= Beginning of Section =
// guitar_top: the FPGA side of the guitar game on a DE2-class board.
//
// The processor (outside this module) reaches six on-chip peripherals and
// the song flash over one Avalon bus (avalon_decoder):
//   beat_controller   beat time stamps of the song (polled)
//   vga_controller    note cells and score balls, drawn on the monitor
//   input_controller  five guitar buttons -> irq_input
//   score_controller  16-bit score on HEX3..HEX0
//   music_controller  8-bit samples to the audio codec -> irq_music
//   interval_timer    0.01 s time base -> irq_timer
// The flash window is passed out unchanged (fl_*) to the flash tristate
// bridge, and the three interrupt lines go out to the processor.
// Reset: a power-on counter holds the system in reset for 2^POR_BITS - 1
// clocks after configuration or after rst_n is released; fl_rst_n mirrors
// the internal reset.  All logic runs on the one 50 MHz clock.
// Which blocks exist, how they connect and the power-on reset follow the
// original design; the address map (see guitar_pkg) and the external rst_n
// are this design's.
module guitar_top #(
  parameter int unsigned DEBOUNCE_DELAY = 50000,
  parameter int unsigned INPUT_WAIT     = 5_000_000,
  parameter int unsigned TIMER_LOAD     = 499_999,
  parameter int unsigned LRCK_DIV       = 780,
  parameter int unsigned POR_BITS       = 16
) (
  input  logic        clk,
  input  logic        rst_n,
  // processor data master
  input  logic [22:0] avm_address,
  input  logic        avm_read,
  input  logic        avm_write,
  input  logic [15:0] avm_writedata,
  output logic [15:0] avm_readdata,
  output logic        avm_readdatavalid,
  output logic        irq_input,
  output logic        irq_music,
  output logic        irq_timer,
  // flash tristate bridge
  output logic        fl_read,
  output logic        fl_write,
  output logic [21:0] fl_address,
  output logic [15:0] fl_writedata,
  input  logic [15:0] fl_readdata,
  input  logic        fl_readdatavalid,
  output logic        fl_rst_n,
  // guitar buttons (GPIO, active low)
  input  logic [4:0]  gpio_keys,
  // seven-segment displays, active low
  output logic [3:0][6:0] hex,
  // audio codec
  output logic        aud_adclrck,
  input  logic        aud_adcdat,
  output logic        aud_daclrck,
  output logic        aud_dacdat,
  output logic        aud_bclk,
  output logic        aud_xck,
  // VGA DAC
  output logic        vga_clk,
  output logic        vga_hs,
  output logic        vga_vs,
  output logic        vga_blank_n,
  output logic        vga_sync_n,
  output logic [9:0]  vga_r,
  output logic [9:0]  vga_g,
  output logic [9:0]  vga_b
);
  import guitar_pkg::*;

  // ---------------------------------------------------------- reset
  logic [POR_BITS-1:0] por_count;
  logic                reset_n;

  always_ff @(posedge clk) begin
    if (!rst_n) begin
      por_count <= '0;
      reset_n   <= 1'b0;
    end else if (por_count == '1) begin
      reset_n   <= 1'b1;
    end else begin
      por_count <= por_count + 1'b1;
      reset_n   <= 1'b0;
    end
  end
  assign fl_rst_n = reset_n;

  // ---------------------------------------------------------- bus
  logic [NUM_SLAVES-1:0] cs;
  logic [15:0] rd_beat, rd_vga, rd_input, rd_score, rd_timer;
  logic [7:0]  rd_music;

  avalon_decoder u_bus (
    .clk, .reset_n,
    .address(avm_address), .read(avm_read),
    .readdata(avm_readdata), .readdatavalid(avm_readdatavalid),
    .chipselect(cs),
    .rd_beat, .rd_vga, .rd_input, .rd_score, .rd_music, .rd_timer,
    .rd_flash(fl_readdata), .flash_readdatavalid(fl_readdatavalid)
  );

  assign fl_read      = cs[SLV_FLASH] && avm_read;
  assign fl_write     = cs[SLV_FLASH] && avm_write;
  assign fl_address   = avm_address[21:0];
  assign fl_writedata = avm_writedata;

  // ---------------------------------------------------------- slaves
  beat_controller u_beat (
    .clk, .reset_n, .chipselect(cs[SLV_BEAT]), .read(avm_read),
    .write(avm_write), .address(avm_address[10:1]),
    .writedata(avm_writedata), .readdata(rd_beat)
  );

  vga_controller u_vga (
    .clk, .reset_n, .chipselect(cs[SLV_VGA]), .read(avm_read),
    .write(avm_write), .address(avm_address[4:1]),
    .writedata(avm_writedata), .readdata(rd_vga),
    .vga_clk, .vga_hs, .vga_vs, .vga_blank_n, .vga_sync_n,
    .vga_r, .vga_g, .vga_b
  );

  input_controller #(
    .DEBOUNCE_DELAY(DEBOUNCE_DELAY), .WAIT_CYCLES(INPUT_WAIT)
  ) u_input (
    .clk, .reset_n, .chipselect(cs[SLV_INPUT]), .read(avm_read),
    .write(avm_write), .writedata(avm_writedata), .readdata(rd_input),
    .irq(irq_input), .switches(gpio_keys)
  );

  score_controller u_score (
    .clk, .reset_n, .chipselect(cs[SLV_SCORE]), .read(avm_read),
    .write(avm_write), .writedata(avm_writedata), .readdata(rd_score),
    .hex
  );

  music_controller #(.LRCK_DIV(LRCK_DIV)) u_music (
    .clk, .reset_n, .chipselect(cs[SLV_MUSIC]), .read(avm_read),
    .write(avm_write), .address(avm_address[1:0]),
    .writedata(avm_writedata[7:0]), .readdata(rd_music), .irq(irq_music),
    .aud_adclrck, .aud_adcdat, .aud_daclrck, .aud_dacdat, .aud_bclk, .aud_xck
  );

  interval_timer #(.LOAD_VALUE(TIMER_LOAD)) u_timer (
    .clk, .reset_n, .chipselect(cs[SLV_TIMER]), .read(avm_read),
    .write(avm_write), .address(avm_address[3:1]),
    .writedata(avm_writedata), .readdata(rd_timer), .irq(irq_timer)
  );
endmodule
= End of Section =
Word for word, restate the entries that appear above.

// guitar_top: the FPGA side of the guitar game on a DE2-class board.
//
// The processor (outside this module) reaches six on-chip peripherals and
// the song flash over one Avalon bus (avalon_decoder):
//   beat_controller   beat time stamps of the song (polled)
//   vga_controller    note cells and score balls, drawn on the monitor
//   input_controller  five guitar buttons -> irq_input
//   score_controller  16-bit score on HEX3..HEX0
//   music_controller  8-bit samples to the audio codec -> irq_music
//   interval_timer    0.01 s time base -> irq_timer
// The flash window is passed out unchanged (fl_*) to the flash tristate
// bridge, and the three interrupt lines go out to the processor.
// Reset: a power-on counter holds the system in reset for 2^POR_BITS - 1
// clocks after configuration or after rst_n is released; fl_rst_n mirrors
// the internal reset.  All logic runs on the one 50 MHz clock.
// Which blocks exist, how they connect and the power-on reset follow the
// original design; the address map (see guitar_pkg) and the external rst_n
// are this design's.
module guitar_top #(
  parameter int unsigned DEBOUNCE_DELAY = 50000,
  parameter int unsigned INPUT_WAIT     = 5_000_000,
  parameter int unsigned TIMER_LOAD     = 499_999,
  parameter int unsigned LRCK_DIV       = 780,
  parameter int unsigned POR_BITS       = 16
) (
  input  logic        clk,
  input  logic        rst_n,
  // processor data master
  input  logic [22:0] avm_address,
  input  logic        avm_read,
  input  logic        avm_write,
  input  logic [15:0] avm_writedata,
  output logic [15:0] avm_readdata,
  output logic        avm_readdatavalid,
  output logic        irq_input,
  output logic        irq_music,
  output logic        irq_timer,
  // flash tristate bridge
  output logic        fl_read,
  output logic        fl_write,
  output logic [21:0] fl_address,
  output logic [15:0] fl_writedata,
  input  logic [15:0] fl_readdata,
  input  logic        fl_readdatavalid,
  output logic        fl_rst_n,
  // guitar buttons (GPIO, active low)
  input  logic [4:0]  gpio_keys,
  // seven-segment displays, active low
  output logic [3:0][6:0] hex,
  // audio codec
  output logic        aud_adclrck,
  input  logic        aud_adcdat,
  output logic        aud_daclrck,
  output logic        aud_dacdat,
  output logic        aud_bclk,
  output logic        aud_xck,
  // VGA DAC
  output logic        vga_clk,
  output logic        vga_hs,
  output logic        vga_vs,
  output logic        vga_blank_n,
  output logic        vga_sync_n,
  output logic [9:0]  vga_r,
  output logic [9:0]  vga_g,
  output logic [9:0]  vga_b
);
  import guitar_pkg::*;

  // ---------------------------------------------------------- reset
  logic [POR_BITS-1:0] por_count;
  logic                reset_n;

  always_ff @(posedge clk) begin
    if (!rst_n) begin
      por_count <= '0;
      reset_n   <= 1'b0;
    end else if (por_count == '1) begin
      reset_n   <= 1'b1;
    end else begin
      por_count <= por_count + 1'b1;
      reset_n   <= 1'b0;
    end
  end
  assign fl_rst_n = reset_n;

  // ---------------------------------------------------------- bus
  logic [NUM_SLAVES-1:0] cs;
  logic [15:0] rd_beat, rd_vga, rd_input, rd_score, rd_timer;
  logic [7:0]  rd_music;

  avalon_decoder u_bus (
    .clk, .reset_n,
    .address(avm_address), .read(avm_read),
    .readdata(avm_readdata), .readdatavalid(avm_readdatavalid),
    .chipselect(cs),
    .rd_beat, .rd_vga, .rd_input, .rd_score, .rd_music, .rd_timer,
    .rd_flash(fl_readdata), .flash_readdatavalid(fl_readdatavalid)
  );

  assign fl_read      = cs[SLV_FLASH] && avm_read;
  assign fl_write     = cs[SLV_FLASH] && avm_write;
  assign fl_address   = avm_address[21:0];
  assign fl_writedata = avm_writedata;

  // ---------------------------------------------------------- slaves
  beat_controller u_beat (
    .clk, .reset_n, .chipselect(cs[SLV_BEAT]), .read(avm_read),
    .write(avm_write), .address(avm_address[10:1]),
    .writedata(avm_writedata), .readdata(rd_beat)
  );

  vga_controller u_vga (
    .clk, .reset_n, .chipselect(cs[SLV_VGA]), .read(avm_read),
    .write(avm_write), .address(avm_address[4:1]),
    .writedata(avm_writedata), .readdata(rd_vga),
    .vga_clk, .vga_hs, .vga_vs, .vga_blank_n, .vga_sync_n,
    .vga_r, .vga_g, .vga_b
  );

  input_controller #(
    .DEBOUNCE_DELAY(DEBOUNCE_DELAY), .WAIT_CYCLES(INPUT_WAIT)
  ) u_input (
    .clk, .reset_n, .chipselect(cs[SLV_INPUT]), .read(avm_read),
    .write(avm_write), .writedata(avm_writedata), .readdata(rd_input),
    .irq(irq_input), .switches(gpio_keys)
  );

  score_controller u_score (
    .clk, .reset_n, .chipselect(cs[SLV_SCORE]), .read(avm_read),
    .write(avm_write), .writedata(avm_writedata), .readdata(rd_score),
    .hex
  );

  music_controller #(.LRCK_DIV(LRCK_DIV)) u_music (
    .clk, .reset_n, .chipselect(cs[SLV_MUSIC]), .read(avm_read),
    .write(avm_write), .address(avm_address[1:0]),
    .writedata(avm_writedata[7:0]), .readdata(rd_music), .irq(irq_music),
    .aud_adclrck, .aud_adcdat, .aud_daclrck, .aud_dacdat, .aud_bclk, .aud_xck
  );

  interval_timer #(.LOAD_VALUE(TIMER_LOAD)) u_timer (
    .clk, .reset_n, .chipselect(cs[SLV_TIMER]), .read(avm_read),
    .write(avm_write), .address(avm_address[3:1]),
    .writedata(avm_writedata), .readdata(rd_timer), .irq(irq_timer)
  );
endmodule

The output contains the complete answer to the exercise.